Incident reports, as well as surveys, indicate that there is a risk of healthcare injuries when psychiatric patients are discharged from the hospital, with continued treatment as an outpatient. In this study, we are ultimately interested in the resilience of psychiatric care in this risky discharge, i.e. how the system adapts to cope with the risks. We understand that there are margins of maneuver in everyday psychiatric work, with several strategies potentially leading to acceptable performance and we seek to map the performance variability of such strategies.

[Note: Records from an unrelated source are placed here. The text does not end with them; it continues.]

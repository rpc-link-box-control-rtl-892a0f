// Testbench of selectmap_cfg with two FPGA models: a correct image loads
// at one byte per clock and ends with ok; a wrong image makes the model
// drop INIT_B and the load ends without ok; a target whose INIT_B never
// rises ends with a timeout. Only the addressed target sees PROG_B/CS_B.
// The behaviour checked is the one described in the module's header, the
// published part and this design's choices alike; the stimulus and the
// reference values are this testbench's own, computed independently of
// the RTL.
module tb_selectmap_cfg;
  import tb_ref_pkg::*;
  localparam int NB = 300;
  logic clk = 0, rst = 1, start = 0, busy, finish, ok, ib_valid = 0, ib_ready, write_b;
  logic [1:0] tgt = 0;
  logic [7:0] ib_data = 0, d;
  logic [2:0] prog_b, cs_b, init_b, done_o;
  int checks = 0, failures = 0;

  selectmap_cfg #(.N_TGT(3), .PROG_CYC(8), .TIMEOUT(500)) dut (
    .clk(clk), .rst(rst), .start(start), .target(tgt), .n_bytes(32'(NB)), .ib_valid(ib_valid),
    .ib_data(ib_data), .ib_ready(ib_ready), .busy(busy), .finish(finish), .ok(ok),
    .sm_prog_b(prog_b), .sm_cs_b(cs_b), .sm_write_b(write_b), .sm_d(d),
    .sm_init_b(init_b), .sm_done(done_o));

  for (genvar i = 0; i < 2; i++) begin : g_f
    tb_fpga_model #(.SEED(10 + i), .NBYTES(NB)) f (
      .clk(clk), .prog_b(prog_b[i]), .cs_b(cs_b[i]), .write_b(write_b), .d(d),
      .init_b(init_b[i]), .done(done_o[i]));
  end
  assign init_b[2] = 1'b0;   // a target that never leaves its clearing phase
  assign done_o[2] = 1'b0;

  always #5 clk = ~clk;

  int seed = 10, idx = 0;
  bit gaps = 0;
  // byte source
  always @(posedge clk) begin
    if (ib_valid && ib_ready) idx <= idx + 1;
  end
  always_comb ib_data = img_byte(seed, idx);
  always @(negedge clk) ib_valid = gaps ? 1'($urandom % 2) : 1'b1;

  task automatic load(int t, int s, output bit r_ok, output longint cyc);
    longint c;
    tgt = 2'(t); seed = s; idx = 0;
    @(posedge clk); #1 start = 1; @(posedge clk); #1 start = 0;
    c = 0;
    while (!finish && c < 5000) begin @(posedge clk); c++; end
    #1 r_ok = ok; cyc = c;
  endtask

  initial begin
    bit r; longint c;
    repeat (3) @(posedge clk);
    #1 rst = 0;
    load(0, 10, r, c);
    checks++; if (!r || !done_o[0]) begin failures++; $display("FAIL target 0 load"); end
    checks++;
    if (g_f[0].f.last - g_f[0].f.first != NB - 1) begin
      failures++; $display("FAIL rate: %0d clocks for %0d bytes", g_f[0].f.last - g_f[0].f.first + 1, NB);
    end
    checks++; if (g_f[1].f.cleared) begin failures++; $display("FAIL target 1 touched"); end
    gaps = 1;
    load(1, 10, r, c);   // wrong image for target 1
    checks++; if (r || done_o[1]) begin failures++; $display("FAIL wrong image accepted"); end
    load(1, 11, r, c);
    checks++; if (!r || !done_o[1]) begin failures++; $display("FAIL target 1 load with gaps"); end
    checks++; if (!done_o[0]) begin failures++; $display("FAIL target 0 lost DONE"); end
    load(2, 12, r, c);
    checks++; if (r || c < 500) begin failures++; $display("FAIL init timeout ok=%0b c=%0d", r, c); end
    $display("TB_RESULT checks=%0d failures=%0d", checks, failures);
    $finish;
  end

  initial begin
    repeat (50000) @(posedge clk);
    failures++;
    $display("TB_RESULT checks=%0d failures=%0d", checks, failures);
    $finish;
  end
endmodule
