// Triple redundant flip-flop.
//
// Three D flip-flops share D and the clock; each has its own synchronous
// reset (r[0], r[1], r[2]) so that synthesis cannot merge the copies. The
// output is the 2-of-3 majority of the three copies, so an upset in any one
// copy never reaches q, and the next clock edge rewrites the upset copy from
// d. This is the published flip-flop structure; the reset value is a
// parameter of this design.
//
// Timing: q follows d one clock later; r[i] resets copy i at the clock edge.
module tmr_ff #(
  parameter logic RESET_VAL = 1'b0
) (
  input  logic       clk,
  input  logic [2:0] r,
  input  logic       d,
  output logic       q
);
  logic [2:0] copy;

  for (genvar i = 0; i < 3; i++) begin : g_copy
    always_ff @(posedge clk) begin
      if (r[i]) copy[i] <= RESET_VAL;
      else      copy[i] <= d;
    end
  end

  assign q = (copy[0] & copy[1]) | (copy[1] & copy[2]) | (copy[0] & copy[2]);
endmodule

The aim of this study is to visualize retrospective discharge and compare findings of variability within the Stockholm Center of Dependency Disorder different wards. To understand what is "normal" from an organizational point of view, the study will analyze patterns from clinic visits where patients had been discharged with a follow-up visit between 2009 and 2018. This is a retrospective longitudinal correlation study with a strategic selection. Data consist of 71 125 anonymous quantified patients, who have been hospitalized and who, at the time with discharge, have been booked to a revisit as an outpatient. Results are compared between 81 different wards in Stockholm County. Results show that a significant amount (42%) of the patients do not visit the outward as planned by health care, but instead seek help from the emergency ward. Further, a variance in cancellation of the follow-up visit appear as an outcome for the data. Retrospective analysis of quantified data seems to be a valuable tool for widening the understanding of performance variability and could help healthcare management understand where resources should be prioritized. The results also show how patients themselves have, and use, adaptive capacities in order to navigate the system, and that this has consequences at higher system levels.